___ PROVIDED RECORDS ___

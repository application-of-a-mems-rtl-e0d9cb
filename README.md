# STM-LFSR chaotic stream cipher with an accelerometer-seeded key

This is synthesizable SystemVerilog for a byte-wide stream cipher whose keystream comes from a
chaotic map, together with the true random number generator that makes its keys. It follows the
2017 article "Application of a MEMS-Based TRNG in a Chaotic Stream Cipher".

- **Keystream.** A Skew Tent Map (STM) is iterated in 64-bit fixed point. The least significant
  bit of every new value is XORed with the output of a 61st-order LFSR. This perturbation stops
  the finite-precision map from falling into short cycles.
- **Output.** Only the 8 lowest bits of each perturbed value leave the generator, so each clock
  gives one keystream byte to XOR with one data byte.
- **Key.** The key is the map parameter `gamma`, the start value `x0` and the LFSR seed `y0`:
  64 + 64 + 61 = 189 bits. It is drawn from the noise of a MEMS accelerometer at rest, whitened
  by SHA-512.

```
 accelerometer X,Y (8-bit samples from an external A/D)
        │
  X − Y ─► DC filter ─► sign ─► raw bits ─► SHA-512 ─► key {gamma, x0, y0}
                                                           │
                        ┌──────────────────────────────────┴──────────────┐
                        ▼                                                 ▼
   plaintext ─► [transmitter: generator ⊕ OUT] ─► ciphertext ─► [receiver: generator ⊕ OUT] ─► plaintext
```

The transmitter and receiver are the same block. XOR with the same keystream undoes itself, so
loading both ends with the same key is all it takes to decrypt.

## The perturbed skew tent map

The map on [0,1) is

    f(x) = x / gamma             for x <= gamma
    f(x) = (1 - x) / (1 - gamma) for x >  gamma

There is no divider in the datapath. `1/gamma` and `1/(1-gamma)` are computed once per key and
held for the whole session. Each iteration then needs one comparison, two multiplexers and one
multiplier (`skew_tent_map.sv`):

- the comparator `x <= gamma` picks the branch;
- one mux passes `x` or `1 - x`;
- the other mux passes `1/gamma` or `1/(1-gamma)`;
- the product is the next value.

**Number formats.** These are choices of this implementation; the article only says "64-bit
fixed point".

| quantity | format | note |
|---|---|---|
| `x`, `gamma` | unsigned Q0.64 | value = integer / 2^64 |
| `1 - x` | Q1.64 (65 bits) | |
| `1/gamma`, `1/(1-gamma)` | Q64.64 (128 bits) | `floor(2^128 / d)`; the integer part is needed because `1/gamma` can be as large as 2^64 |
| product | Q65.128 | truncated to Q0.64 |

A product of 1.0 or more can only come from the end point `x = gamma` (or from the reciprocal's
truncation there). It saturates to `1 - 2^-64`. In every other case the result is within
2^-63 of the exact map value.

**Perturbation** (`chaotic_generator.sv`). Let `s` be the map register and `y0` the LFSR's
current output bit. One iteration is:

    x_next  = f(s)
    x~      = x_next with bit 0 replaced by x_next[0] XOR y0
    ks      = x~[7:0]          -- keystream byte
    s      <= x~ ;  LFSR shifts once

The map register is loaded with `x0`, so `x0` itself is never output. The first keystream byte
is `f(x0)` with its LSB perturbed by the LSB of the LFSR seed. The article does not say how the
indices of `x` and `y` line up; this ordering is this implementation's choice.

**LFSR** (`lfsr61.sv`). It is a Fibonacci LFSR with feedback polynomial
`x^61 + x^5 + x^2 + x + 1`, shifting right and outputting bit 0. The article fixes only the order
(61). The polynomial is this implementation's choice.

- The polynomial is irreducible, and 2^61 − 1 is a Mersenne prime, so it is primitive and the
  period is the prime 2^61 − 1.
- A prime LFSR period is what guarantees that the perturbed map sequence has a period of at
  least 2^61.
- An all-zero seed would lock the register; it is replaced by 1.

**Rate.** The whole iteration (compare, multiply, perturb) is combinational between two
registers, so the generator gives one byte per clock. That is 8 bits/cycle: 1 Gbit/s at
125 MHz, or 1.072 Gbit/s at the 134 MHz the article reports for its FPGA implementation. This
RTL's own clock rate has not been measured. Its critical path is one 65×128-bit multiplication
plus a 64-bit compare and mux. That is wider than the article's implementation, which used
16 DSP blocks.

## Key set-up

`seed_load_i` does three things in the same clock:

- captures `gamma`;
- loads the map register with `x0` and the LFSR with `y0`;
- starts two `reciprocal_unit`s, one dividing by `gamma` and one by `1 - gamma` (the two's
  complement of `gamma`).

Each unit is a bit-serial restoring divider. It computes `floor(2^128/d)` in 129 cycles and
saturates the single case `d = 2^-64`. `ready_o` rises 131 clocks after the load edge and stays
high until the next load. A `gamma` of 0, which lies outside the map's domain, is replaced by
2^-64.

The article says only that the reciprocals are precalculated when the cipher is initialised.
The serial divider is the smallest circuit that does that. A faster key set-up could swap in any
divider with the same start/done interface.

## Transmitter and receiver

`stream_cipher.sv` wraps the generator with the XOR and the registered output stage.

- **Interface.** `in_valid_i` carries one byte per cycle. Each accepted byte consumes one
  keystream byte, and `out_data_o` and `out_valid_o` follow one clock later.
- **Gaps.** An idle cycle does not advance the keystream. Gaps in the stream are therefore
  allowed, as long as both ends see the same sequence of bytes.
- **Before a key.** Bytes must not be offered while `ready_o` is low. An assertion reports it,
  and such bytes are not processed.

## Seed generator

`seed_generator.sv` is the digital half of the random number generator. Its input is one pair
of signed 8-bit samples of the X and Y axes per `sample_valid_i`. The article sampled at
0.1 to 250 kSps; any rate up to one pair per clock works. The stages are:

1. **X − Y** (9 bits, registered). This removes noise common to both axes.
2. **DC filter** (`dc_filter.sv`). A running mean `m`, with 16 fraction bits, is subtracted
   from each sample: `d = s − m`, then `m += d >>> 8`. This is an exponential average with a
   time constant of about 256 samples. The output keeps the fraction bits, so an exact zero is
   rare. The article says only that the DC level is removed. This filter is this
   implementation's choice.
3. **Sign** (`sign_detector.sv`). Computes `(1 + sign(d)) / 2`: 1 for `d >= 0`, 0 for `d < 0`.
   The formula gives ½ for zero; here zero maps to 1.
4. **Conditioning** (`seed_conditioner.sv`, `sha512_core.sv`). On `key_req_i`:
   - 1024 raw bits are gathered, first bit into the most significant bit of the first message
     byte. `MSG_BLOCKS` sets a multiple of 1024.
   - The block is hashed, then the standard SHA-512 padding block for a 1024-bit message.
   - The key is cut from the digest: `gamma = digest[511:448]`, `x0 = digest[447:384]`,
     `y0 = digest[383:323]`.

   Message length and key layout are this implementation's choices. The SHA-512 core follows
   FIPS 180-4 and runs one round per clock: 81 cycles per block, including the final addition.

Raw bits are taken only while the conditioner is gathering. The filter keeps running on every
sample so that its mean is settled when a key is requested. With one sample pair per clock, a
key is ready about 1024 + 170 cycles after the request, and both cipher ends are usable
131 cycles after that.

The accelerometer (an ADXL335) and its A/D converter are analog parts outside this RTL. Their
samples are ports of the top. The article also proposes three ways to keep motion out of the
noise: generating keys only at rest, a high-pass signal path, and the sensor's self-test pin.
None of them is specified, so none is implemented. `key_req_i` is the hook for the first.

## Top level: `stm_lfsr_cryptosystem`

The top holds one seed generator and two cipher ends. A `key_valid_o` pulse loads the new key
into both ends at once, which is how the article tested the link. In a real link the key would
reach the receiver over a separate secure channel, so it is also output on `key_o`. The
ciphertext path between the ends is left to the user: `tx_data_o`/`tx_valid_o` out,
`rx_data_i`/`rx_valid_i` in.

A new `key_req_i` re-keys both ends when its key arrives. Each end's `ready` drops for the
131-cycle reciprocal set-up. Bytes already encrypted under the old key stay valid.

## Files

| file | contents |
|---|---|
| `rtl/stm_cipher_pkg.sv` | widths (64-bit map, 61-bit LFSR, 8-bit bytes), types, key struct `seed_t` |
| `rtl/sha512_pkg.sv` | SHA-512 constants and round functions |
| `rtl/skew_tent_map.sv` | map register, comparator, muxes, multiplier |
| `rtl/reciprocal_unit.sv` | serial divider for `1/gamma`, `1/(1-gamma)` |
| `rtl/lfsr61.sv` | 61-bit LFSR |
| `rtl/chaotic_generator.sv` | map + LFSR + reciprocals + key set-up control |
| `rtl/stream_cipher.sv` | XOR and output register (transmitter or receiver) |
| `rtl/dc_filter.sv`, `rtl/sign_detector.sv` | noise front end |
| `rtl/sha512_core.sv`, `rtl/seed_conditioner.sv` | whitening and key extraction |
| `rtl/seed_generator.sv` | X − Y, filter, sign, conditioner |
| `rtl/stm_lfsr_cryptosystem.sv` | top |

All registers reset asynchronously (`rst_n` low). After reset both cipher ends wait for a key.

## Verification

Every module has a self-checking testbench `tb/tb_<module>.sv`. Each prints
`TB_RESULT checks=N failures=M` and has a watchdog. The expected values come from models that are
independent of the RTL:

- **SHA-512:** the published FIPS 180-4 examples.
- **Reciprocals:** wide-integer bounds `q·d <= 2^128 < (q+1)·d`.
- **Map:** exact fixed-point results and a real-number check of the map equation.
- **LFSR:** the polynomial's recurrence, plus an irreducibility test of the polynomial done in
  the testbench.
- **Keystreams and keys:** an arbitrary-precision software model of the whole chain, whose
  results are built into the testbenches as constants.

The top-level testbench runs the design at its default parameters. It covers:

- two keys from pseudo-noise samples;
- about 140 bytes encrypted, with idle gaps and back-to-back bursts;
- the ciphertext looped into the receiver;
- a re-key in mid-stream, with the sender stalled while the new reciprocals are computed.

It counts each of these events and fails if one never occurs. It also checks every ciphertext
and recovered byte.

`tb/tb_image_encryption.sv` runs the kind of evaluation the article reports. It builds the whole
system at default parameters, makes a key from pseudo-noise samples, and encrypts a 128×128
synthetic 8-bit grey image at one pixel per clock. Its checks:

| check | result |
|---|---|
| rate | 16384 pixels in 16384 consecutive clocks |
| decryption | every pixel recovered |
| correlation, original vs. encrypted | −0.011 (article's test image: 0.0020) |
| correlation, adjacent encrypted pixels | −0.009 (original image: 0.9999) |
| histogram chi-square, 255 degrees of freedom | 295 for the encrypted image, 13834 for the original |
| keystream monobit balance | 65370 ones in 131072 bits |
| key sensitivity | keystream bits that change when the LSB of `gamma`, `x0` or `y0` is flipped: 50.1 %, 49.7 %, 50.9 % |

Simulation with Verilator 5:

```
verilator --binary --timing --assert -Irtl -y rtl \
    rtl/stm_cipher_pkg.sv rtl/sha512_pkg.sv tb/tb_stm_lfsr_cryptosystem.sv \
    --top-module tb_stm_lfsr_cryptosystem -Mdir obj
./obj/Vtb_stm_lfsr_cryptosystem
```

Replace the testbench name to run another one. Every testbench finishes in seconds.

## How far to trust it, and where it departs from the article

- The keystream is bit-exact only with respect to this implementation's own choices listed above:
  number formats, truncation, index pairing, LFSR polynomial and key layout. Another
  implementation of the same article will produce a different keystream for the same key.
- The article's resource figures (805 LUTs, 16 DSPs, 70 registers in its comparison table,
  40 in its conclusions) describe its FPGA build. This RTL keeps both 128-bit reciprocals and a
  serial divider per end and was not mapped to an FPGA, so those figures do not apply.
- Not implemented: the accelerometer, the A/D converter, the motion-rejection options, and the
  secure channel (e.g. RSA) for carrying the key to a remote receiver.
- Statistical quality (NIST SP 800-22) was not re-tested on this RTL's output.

___
___ PROVIDED RECORDS ___

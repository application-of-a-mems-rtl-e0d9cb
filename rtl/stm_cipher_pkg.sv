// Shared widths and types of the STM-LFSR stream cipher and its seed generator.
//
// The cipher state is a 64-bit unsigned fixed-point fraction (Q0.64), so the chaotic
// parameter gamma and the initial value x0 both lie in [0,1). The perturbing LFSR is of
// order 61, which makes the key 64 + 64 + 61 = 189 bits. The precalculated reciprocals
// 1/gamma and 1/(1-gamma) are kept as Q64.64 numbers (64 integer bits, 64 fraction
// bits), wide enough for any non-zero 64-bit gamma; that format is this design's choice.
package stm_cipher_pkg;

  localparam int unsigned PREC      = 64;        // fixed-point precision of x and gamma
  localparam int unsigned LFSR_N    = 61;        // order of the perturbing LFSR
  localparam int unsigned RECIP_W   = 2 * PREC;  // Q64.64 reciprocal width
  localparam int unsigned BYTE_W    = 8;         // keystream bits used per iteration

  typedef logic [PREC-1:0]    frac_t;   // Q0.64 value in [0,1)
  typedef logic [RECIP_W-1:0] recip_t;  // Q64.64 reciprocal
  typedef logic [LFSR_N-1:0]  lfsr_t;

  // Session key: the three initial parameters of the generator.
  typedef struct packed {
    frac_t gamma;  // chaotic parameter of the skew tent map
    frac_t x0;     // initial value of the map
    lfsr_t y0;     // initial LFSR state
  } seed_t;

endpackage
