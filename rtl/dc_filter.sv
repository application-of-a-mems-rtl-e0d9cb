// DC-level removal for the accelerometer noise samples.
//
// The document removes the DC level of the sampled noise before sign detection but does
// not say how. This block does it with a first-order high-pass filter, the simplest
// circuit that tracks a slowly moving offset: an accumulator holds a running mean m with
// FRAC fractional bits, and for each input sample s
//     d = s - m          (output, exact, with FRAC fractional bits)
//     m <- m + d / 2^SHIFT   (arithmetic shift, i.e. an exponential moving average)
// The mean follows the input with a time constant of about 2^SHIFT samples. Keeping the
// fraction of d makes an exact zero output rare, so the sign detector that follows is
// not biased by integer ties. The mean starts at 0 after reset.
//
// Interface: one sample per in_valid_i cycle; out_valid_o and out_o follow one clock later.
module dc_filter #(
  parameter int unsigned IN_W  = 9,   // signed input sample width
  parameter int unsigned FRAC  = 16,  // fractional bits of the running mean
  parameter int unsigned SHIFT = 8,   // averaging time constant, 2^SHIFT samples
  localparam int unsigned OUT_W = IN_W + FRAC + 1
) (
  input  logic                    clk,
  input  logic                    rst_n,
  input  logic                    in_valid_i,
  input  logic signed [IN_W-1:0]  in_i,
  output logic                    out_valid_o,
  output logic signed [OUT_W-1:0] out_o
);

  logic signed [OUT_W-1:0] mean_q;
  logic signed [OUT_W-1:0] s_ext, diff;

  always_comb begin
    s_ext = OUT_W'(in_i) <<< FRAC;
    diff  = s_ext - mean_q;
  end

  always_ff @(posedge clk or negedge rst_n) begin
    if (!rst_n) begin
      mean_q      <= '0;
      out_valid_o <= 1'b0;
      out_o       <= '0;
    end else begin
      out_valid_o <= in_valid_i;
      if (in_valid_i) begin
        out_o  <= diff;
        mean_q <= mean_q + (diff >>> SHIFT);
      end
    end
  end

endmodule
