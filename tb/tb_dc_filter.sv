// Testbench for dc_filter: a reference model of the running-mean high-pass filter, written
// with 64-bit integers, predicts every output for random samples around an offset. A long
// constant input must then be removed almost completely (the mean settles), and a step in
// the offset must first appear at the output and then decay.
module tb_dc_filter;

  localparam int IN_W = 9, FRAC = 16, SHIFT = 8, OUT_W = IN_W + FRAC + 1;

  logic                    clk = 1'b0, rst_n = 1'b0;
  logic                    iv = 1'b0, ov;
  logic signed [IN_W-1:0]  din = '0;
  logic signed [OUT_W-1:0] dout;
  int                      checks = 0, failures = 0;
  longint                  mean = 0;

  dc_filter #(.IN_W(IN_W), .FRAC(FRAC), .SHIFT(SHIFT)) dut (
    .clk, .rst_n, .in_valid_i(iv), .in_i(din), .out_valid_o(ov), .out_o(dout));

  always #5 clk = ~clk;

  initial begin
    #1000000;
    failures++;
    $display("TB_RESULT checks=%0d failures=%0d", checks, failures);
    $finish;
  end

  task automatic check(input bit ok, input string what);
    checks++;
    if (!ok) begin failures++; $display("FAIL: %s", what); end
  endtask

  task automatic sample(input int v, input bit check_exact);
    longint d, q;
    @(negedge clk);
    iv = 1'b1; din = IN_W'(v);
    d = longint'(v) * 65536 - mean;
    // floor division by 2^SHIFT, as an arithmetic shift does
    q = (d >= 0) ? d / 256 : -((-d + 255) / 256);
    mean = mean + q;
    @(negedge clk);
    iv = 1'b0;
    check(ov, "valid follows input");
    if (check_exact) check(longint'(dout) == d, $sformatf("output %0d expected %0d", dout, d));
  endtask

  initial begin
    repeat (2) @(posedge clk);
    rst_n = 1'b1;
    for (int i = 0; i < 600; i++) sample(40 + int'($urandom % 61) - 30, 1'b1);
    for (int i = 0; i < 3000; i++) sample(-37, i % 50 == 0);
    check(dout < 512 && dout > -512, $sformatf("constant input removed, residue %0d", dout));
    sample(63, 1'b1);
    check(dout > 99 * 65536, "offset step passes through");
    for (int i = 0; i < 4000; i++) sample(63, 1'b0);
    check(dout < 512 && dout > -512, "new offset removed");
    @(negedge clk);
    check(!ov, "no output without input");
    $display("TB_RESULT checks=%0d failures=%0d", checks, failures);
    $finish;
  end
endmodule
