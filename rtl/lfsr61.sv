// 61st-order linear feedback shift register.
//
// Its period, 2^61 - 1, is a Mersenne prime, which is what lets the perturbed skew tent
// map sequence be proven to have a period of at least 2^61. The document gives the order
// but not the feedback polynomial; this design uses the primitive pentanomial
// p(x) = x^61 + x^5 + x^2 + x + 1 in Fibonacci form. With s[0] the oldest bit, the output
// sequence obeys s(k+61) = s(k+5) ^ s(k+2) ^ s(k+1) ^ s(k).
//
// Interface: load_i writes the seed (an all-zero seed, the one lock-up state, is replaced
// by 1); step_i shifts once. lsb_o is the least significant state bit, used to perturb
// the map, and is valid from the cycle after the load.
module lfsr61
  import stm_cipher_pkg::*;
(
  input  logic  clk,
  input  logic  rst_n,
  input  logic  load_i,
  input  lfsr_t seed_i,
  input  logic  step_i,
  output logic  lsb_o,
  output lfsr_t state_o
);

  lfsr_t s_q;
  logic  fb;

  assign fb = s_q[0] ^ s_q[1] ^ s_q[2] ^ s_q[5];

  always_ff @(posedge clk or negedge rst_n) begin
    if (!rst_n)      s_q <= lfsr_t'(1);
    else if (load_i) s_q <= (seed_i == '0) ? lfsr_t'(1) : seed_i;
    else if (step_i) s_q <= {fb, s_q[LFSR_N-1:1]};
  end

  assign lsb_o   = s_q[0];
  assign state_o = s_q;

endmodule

___

* _WHAT YOU ARE ASKED TO DO_
Extract the lines of the preceding material that run from the line with "- loads the" through the line with "saturates the single", inclusive, reproducing them exactly and adding nothing.

* _YOUR RESPONSE_
- loads the map register with `x0` and the LFSR with `y0`;
- starts two `reciprocal_unit`s, one dividing by `gamma` and one by `1 - gamma` (the two's
  complement of `gamma`).

Each unit is a bit-serial restoring divider. It computes `floor(2^128/d)` in 129 cycles and
saturates the single case `d = 2^-64`. `ready_o` rises 131 clocks after the load edge and stays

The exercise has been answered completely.